Lindy had decided this was to be 'her' ulta goal. The 50k at Canberra, coinciding with World Parkinsons Day, would be a chance to raise money and awareness. Again, when the event collapsed around her, she moved her focus and the “Friends of Lindy 50k” was born.

Early in the predawn on 11th April, a few hardy (and cold) souls started off around the Lake in central Canberra. I sepnt a little time with Lindy and her sister Heather during the first part of the race, listening to their stories and gaining so much insight from them both.

After about 17k, I woke my sleeping girls from our parked car (my children have to keep strange hours in bizarre places to accomodate my obsessions), and we went across the lake to run in the Womens and Girls 5k Fun Run. For Alana is was a race to test our her training. She did so well, coming 53rd out of 1100 women.
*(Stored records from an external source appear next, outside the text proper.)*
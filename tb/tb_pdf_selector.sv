// tb_pdf_selector: self-checking test of the training-set compression.
//
// A behavioural capture buffer (one clock read latency) holds a window whose
// samples have a spread of amplitudes. For each run the testbench computes
// its own power histogram and per-bin quotas and checks the beats that come
// out: indices strictly increasing, data equal to the buffer, per bin exactly
// quota chosen samples, every chosen sample preceded by its M predecessors,
// no sample sent that is not within M before a chosen one, tlast only on the
// final beat, and the reported totals. Runs cover compression off (whole
// window), compression at ratio 0.1, random back-pressure, ratio 0 and the
// clock count of an unstalled run (2n + M + 5 clocks from the clock that takes start to the one that shows done).
module tb_pdf_selector;
  import dpd_pkg::*;

  localparam int unsigned DEPTH = 4096;
  localparam int unsigned NBINS = 32;
  localparam int unsigned M = 3;
  localparam int unsigned LA = $clog2(DEPTH + 1);
  localparam int unsigned SA = $clog2(DEPTH);

  logic clk = 0, rst_n = 0;
  logic start = 0;
  logic [LA-1:0] n = 0;
  logic compress_en = 0;
  logic [15:0] ratio = 0;
  logic [SA-1:0] rd_addr;
  iq_t rd_data;
  logic busy, done;
  logic [LA-1:0] chosen_total, sent;

  axis_if #(.DATA_W(32), .USER_W(SA + 1)) m_axis (.clk(clk), .rst_n(rst_n));

  pdf_selector #(.DEPTH(DEPTH), .NBINS(NBINS), .M(M)) dut (
    .clk, .rst_n, .start, .n, .compress_en, .ratio, .rd_addr, .rd_data,
    .m_axis(m_axis), .busy, .done, .chosen_total, .sent);

  always #5 clk = ~clk;

  iq_t buffer [DEPTH];
  always @(posedge clk) rd_data <= buffer[rd_addr];

  int checks = 0, failures = 0;
  initial begin
    repeat (400000) @(posedge clk);
    failures++;
    $display("TB_RESULT checks=%0d failures=%0d", checks, failures);
    $finish;
  end

  task automatic check(bit cond, string what);
    checks++;
    if (!cond) begin failures++; if (failures < 20) $display("FAIL: %s", what); end
  endtask

  function automatic int bin_ref(iq_t x);
    longint p = longint'($signed(x.i)) * $signed(x.i) + longint'($signed(x.q)) * $signed(x.q);
    int b = int'(p / (longint'(1) << (31 - $clog2(NBINS))));
    return (b >= NBINS) ? NBINS - 1 : b;
  endfunction

  // beats received
  int  rx_idx [$];
  bit  rx_ch  [$];
  bit  rx_last[$];
  iq_t rx_x   [$];
  bit  random_ready = 0;

  always @(posedge clk) begin
    if (m_axis.tvalid && m_axis.tready) begin
      rx_idx.push_back(int'(m_axis.tuser[SA-1:0]));
      rx_ch.push_back(m_axis.tuser[SA]);
      rx_last.push_back(m_axis.tlast);
      rx_x.push_back(iq_t'(m_axis.tdata));
    end
    m_axis.tready <= random_ready ? ($urandom % 3 != 0) : 1'b1;
  end

  task automatic run(int nn, bit comp, int r, bit rnd, string tag);
    int cnt [NBINS], quota [NBINS], got [NBINS];
    int total, t0, t1;
    bit is_sent [];
    bit is_ch [];
    rx_idx.delete(); rx_ch.delete(); rx_last.delete(); rx_x.delete();
    random_ready = rnd;
    for (int b = 0; b < NBINS; b++) begin cnt[b] = 0; got[b] = 0; end
    for (int k = 0; k < nn; k++) cnt[bin_ref(buffer[k])]++;
    total = 0;
    for (int b = 0; b < NBINS; b++) begin
      quota[b] = comp ? int'((longint'(cnt[b]) * r + 32768) / 65536) : cnt[b];
      total += quota[b];
    end
    @(negedge clk);
    start = 1; n = LA'(nn); compress_en = comp; ratio = 16'(r);
    @(posedge clk);
    t0 = $time;
    @(negedge clk);
    start = 0;
    while (!done) @(posedge clk);
    t1 = $time;
    @(negedge clk);
    if (!rnd) check((t1 - t0) / 10 == 2 * nn + M + 5, $sformatf("%s: run took %0d clocks, expected %0d", tag, (t1 - t0) / 10, 2 * nn + M + 5));
    check(int'(chosen_total) == total, $sformatf("%s: chosen_total %0d exp %0d", tag, chosen_total, total));
    check(int'(sent) == rx_idx.size(), $sformatf("%s: sent %0d, beats %0d", tag, sent, rx_idx.size()));
    is_sent = new[nn]; is_ch = new[nn];
    for (int k = 0; k < rx_idx.size(); k++) begin
      checks++;
      if (k > 0 && rx_idx[k] <= rx_idx[k-1]) begin failures++; $display("%s: index order", tag); end
      if (rx_idx[k] >= nn) begin failures++; $display("%s: index out of window", tag); continue; end
      if (rx_x[k] !== buffer[rx_idx[k]]) begin failures++; $display("%s: data of %0d", tag, rx_idx[k]); end
      if (rx_last[k] != (k == rx_idx.size() - 1)) begin failures++; $display("%s: tlast at beat %0d", tag, k); end
      is_sent[rx_idx[k]] = 1;
      is_ch[rx_idx[k]] = rx_ch[k];
      if (rx_ch[k]) got[bin_ref(rx_x[k])]++;
    end
    for (int b = 0; b < NBINS; b++)
      check(got[b] == quota[b], $sformatf("%s: bin %0d chose %0d, quota %0d", tag, b, got[b], quota[b]));
    for (int j = 0; j < nn; j++) begin
      bit need = 0;
      for (int d = 0; d <= int'(M); d++) if (j + d < nn && is_ch[j + d]) need = 1;
      checks++;
      if (need != is_sent[j]) begin failures++; if (failures < 20) $display("%s: sample %0d sent=%0d needed=%0d", tag, j, is_sent[j], need); end
    end
    $display("%s: window %0d, chosen %0d, sent %0d", tag, nn, total, rx_idx.size());
  endtask

  initial begin
    m_axis.tready = 1;
    for (int k = 0; k < DEPTH; k++) begin
      int a = (k % 11 == 0) ? 0 : (k % 3 == 0) ? 1 : (k % 2 == 0) ? 3 : 5;
      buffer[k].i = 16'($signed(16'($urandom)) >>> a);
      buffer[k].q = 16'($signed(16'($urandom)) >>> a);
    end
    repeat (3) @(posedge clk);
    rst_n = 1;
    repeat (2) @(posedge clk);
    run(200, 0, 0, 0, "bypass");
    run(4000, 1, 6554, 0, "ratio0.1");
    run(3000, 1, 6554, 1, "ratio0.1-backpressure");
    run(1000, 1, 20000, 1, "ratio0.3-backpressure");
    run(500, 1, 0, 0, "ratio0");
    $display("TB_RESULT checks=%0d failures=%0d", checks, failures);
    $finish;
  end
endmodule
For Sara, it was one of a few runs each week to keep her hand in for school cross country season. For me, it was another 5k closer to 50k for the day.

I must have looked a sight, jogging around like a lunatic before the start, and again after the finish, while the presentations were on! However, by the time we rejoined the crew back at the Fat Ass, I was up to about 30k. I met Lindy again and found out that I was now a fair few km behind her due to the proceedings at the fun run.

My goal was to catch her and Heather, so as to finish with them. I took my shoes off (relief) and proceeded to run a good number of km, catching up quickly. Alana joined me for my plod, and by the conclusion, had run 21k of her own! What an effort.

The last 20k just rolled by, and I walked the last ½ lap with Lindy, Heather and several others, to see her over the line for her 50k. What a great achievement. I'm inspired beyond words. So excited I decided to go back and finish off with another runner who was doing 60k... Arnie.

Across the day, I did 54k, in not too bad a time, and had a blast. A community of people came together to see something take place.... something that will stand in our minds for a long time to come. I feel honoured to have been a part of this, and I trust Lindy goes on to see many more goals reached in her life.